*** Entries provided ***

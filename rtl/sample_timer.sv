// sample_timer: sampling-instant generator.
//
// The user sets the sampling time Ts in seconds (unsigned Q11.14, so 0.01 s
// to 1024 s and beyond are representable). The period in clock cycles is
// floor(Ts * CLK_HZ / 2^14), recomputed continuously so that a new Ts takes
// effect at the next tick. A free-running counter raises tick for one clock
// every period; a period below one clock gives a tick every clock. The first
// tick comes one period after reset. The clock frequency (50 MHz, the DE2
// board oscillator) and the counting scheme are this design's choices.
module sample_timer
  import it2flc_pkg::*;
#(
  parameter longint unsigned CLK_HZ = 64'd50_000_000
) (
  input  logic clk,
  input  logic rst_n,
  input  ts_t  ts,
  output logic tick
);
  localparam int PW = TS_W + 40;
  localparam int CW = PW - TS_FRAC;

  logic [PW-1:0] prod;
  logic [CW-1:0] period, cnt;

  always_comb begin
    prod   = PW'(ts) * PW'(CLK_HZ);
    period = prod[PW-1:TS_FRAC];
    if (period == '0) period = CW'(1);
  end

  always_ff @(posedge clk or negedge rst_n) begin
    if (!rst_n) begin
      cnt  <= '0;
      tick <= 1'b0;
    end else if (cnt + CW'(1) >= period) begin
      cnt  <= '0;
      tick <= 1'b1;
    end else begin
      cnt  <= cnt + CW'(1);
      tick <= 1'b0;
    end
  end
endmodule
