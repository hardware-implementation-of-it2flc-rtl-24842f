// tb_sample_timer: checks the sampling period of sample_timer for several Ts
// values against floor(Ts_raw * CLK_HZ / 2^14) cycles, including a Ts below
// one clock (a tick every clock) and a change of Ts between ticks.
module tb_sample_timer;
  import it2flc_pkg::*;
  localparam longint unsigned CLK = 64'd20_000;
  logic clk = 0, rst_n = 0;
  ts_t  ts;
  logic tick;
  int checks = 0, failures = 0;

  sample_timer #(.CLK_HZ(CLK)) dut (.clk, .rst_n, .ts, .tick);

  always #5 clk = ~clk;

  initial begin
    #2_000_000;
    failures++;
    $display("TB_RESULT checks=%0d failures=%0d", checks, failures);
    $finish;
  end

  task automatic measure(input ts_t t);
    longint exp_p;
    int n, gap;
    ts = t;
    exp_p = (longint'(t) * longint'(CLK)) >>> TS_FRAC;
    if (exp_p == 0) exp_p = 1;
    // resynchronise on one tick, then measure three periods
    @(posedge clk iff tick);
    for (n = 0; n < 3; n++) begin
      gap = 0;
      do begin @(posedge clk); gap++; end while (!tick);
      checks++;
      if (gap != exp_p) begin
        failures++;
        $display("FAIL ts=%0d period %0d expected %0d", t, gap, exp_p);
      end
    end
  endtask

  initial begin
    ts = 25'd164;            // 0.01 s -> 200 clocks
    repeat (3) @(posedge clk);
    rst_n = 1;
    // first tick one period after reset
    begin
      int c = 0;
      do begin @(posedge clk); c++; end while (!tick);
      checks++;
      if (c != ((164 * CLK) >> TS_FRAC)) begin
        failures++; $display("FAIL first tick after %0d", c);
      end
    end
    measure(25'd164);
    measure(25'd819);        // 0.05 s
    measure(25'd1);          // below one clock
    measure(25'd3);
    measure(25'd1638);       // 0.1 s
    $display("TB_RESULT checks=%0d failures=%0d", checks, failures);
    $finish;
  end
endmodule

*** End of Entries provided ***

### [Task]
Each of the records is to be repeated word for word.

### [Answer box]
filename rtl/sample_timer.sv
// sample_timer: sampling-instant generator.
//
// The user sets the sampling time Ts in seconds (unsigned Q11.14, so 0.01 s
// to 1024 s and beyond are representable). The period in clock cycles is
// floor(Ts * CLK_HZ / 2^14), recomputed continuously so that a new Ts takes
// effect at the next tick. A free-running counter raises tick for one clock
// every period; a period below one clock gives a tick every clock. The first
// tick comes one period after reset. The clock frequency (50 MHz, the DE2
// board oscillator) and the counting scheme are this design's choices.
module sample_timer
  import it2flc_pkg::*;
#(
  parameter longint unsigned CLK_HZ = 64'd50_000_000
) (
  input  logic clk,
  input  logic rst_n,
  input  ts_t  ts,
  output logic tick
);
  localparam int PW = TS_W + 40;
  localparam int CW = PW - TS_FRAC;

  logic [PW-1:0] prod;
  logic [CW-1:0] period, cnt;

  always_comb begin
    prod   = PW'(ts) * PW'(CLK_HZ);
    period = prod[PW-1:TS_FRAC];
    if (period == '0) period = CW'(1);
  end

  always_ff @(posedge clk or negedge rst_n) begin
    if (!rst_n) begin
      cnt  <= '0;
      tick <= 1'b0;
    end else if (cnt + CW'(1) >= period) begin
      cnt  <= '0;
      tick <= 1'b1;
    end else begin
      cnt  <= cnt + CW'(1);
      tick <= 1'b0;
    end
  end
endmodule
repository hardware-implementation-of-it2flc-rtl-24842f
// tb_sample_timer: checks the sampling period of sample_timer for several Ts
// values against floor(Ts_raw * CLK_HZ / 2^14) cycles, including a Ts below
// one clock (a tick every clock) and a change of Ts between ticks.
module tb_sample_timer;
  import it2flc_pkg::*;
  localparam longint unsigned CLK = 64'd20_000;
  logic clk = 0, rst_n = 0;
  ts_t  ts;
  logic tick;
  int checks = 0, failures = 0;

  sample_timer #(.CLK_HZ(CLK)) dut (.clk, .rst_n, .ts, .tick);

  always #5 clk = ~clk;

  initial begin
    #2_000_000;
    failures++;
    $display("TB_RESULT checks=%0d failures=%0d", checks, failures);
    $finish;
  end

  task automatic measure(input ts_t t);
    longint exp_p;
    int n, gap;
    ts = t;
    exp_p = (longint'(t) * longint'(CLK)) >>> TS_FRAC;
    if (exp_p == 0) exp_p = 1;
    // resynchronise on one tick, then measure three periods
    @(posedge clk iff tick);
    for (n = 0; n < 3; n++) begin
      gap = 0;
      do begin @(posedge clk); gap++; end while (!tick);
      checks++;
      if (gap != exp_p) begin
        failures++;
        $display("FAIL ts=%0d period %0d expected %0d", t, gap, exp_p);
      end
    end
  endtask

  initial begin
    ts = 25'd164;            // 0.01 s -> 200 clocks
    repeat (3) @(posedge clk);
    rst_n = 1;
    // first tick one period after reset
    begin
      int c = 0;
      do begin @(posedge clk); c++; end while (!tick);
      checks++;
      if (c != ((164 * CLK) >> TS_FRAC)) begin
        failures++; $display("FAIL first tick after %0d", c);
      end
    end
    measure(25'd164);
    measure(25'd819);        // 0.05 s
    measure(25'd1);          // below one clock
    measure(25'd3);
    measure(25'd1638);       // 0.1 s
    $display("TB_RESULT checks=%0d failures=%0d", checks, failures);
    $finish;
  end
endmodule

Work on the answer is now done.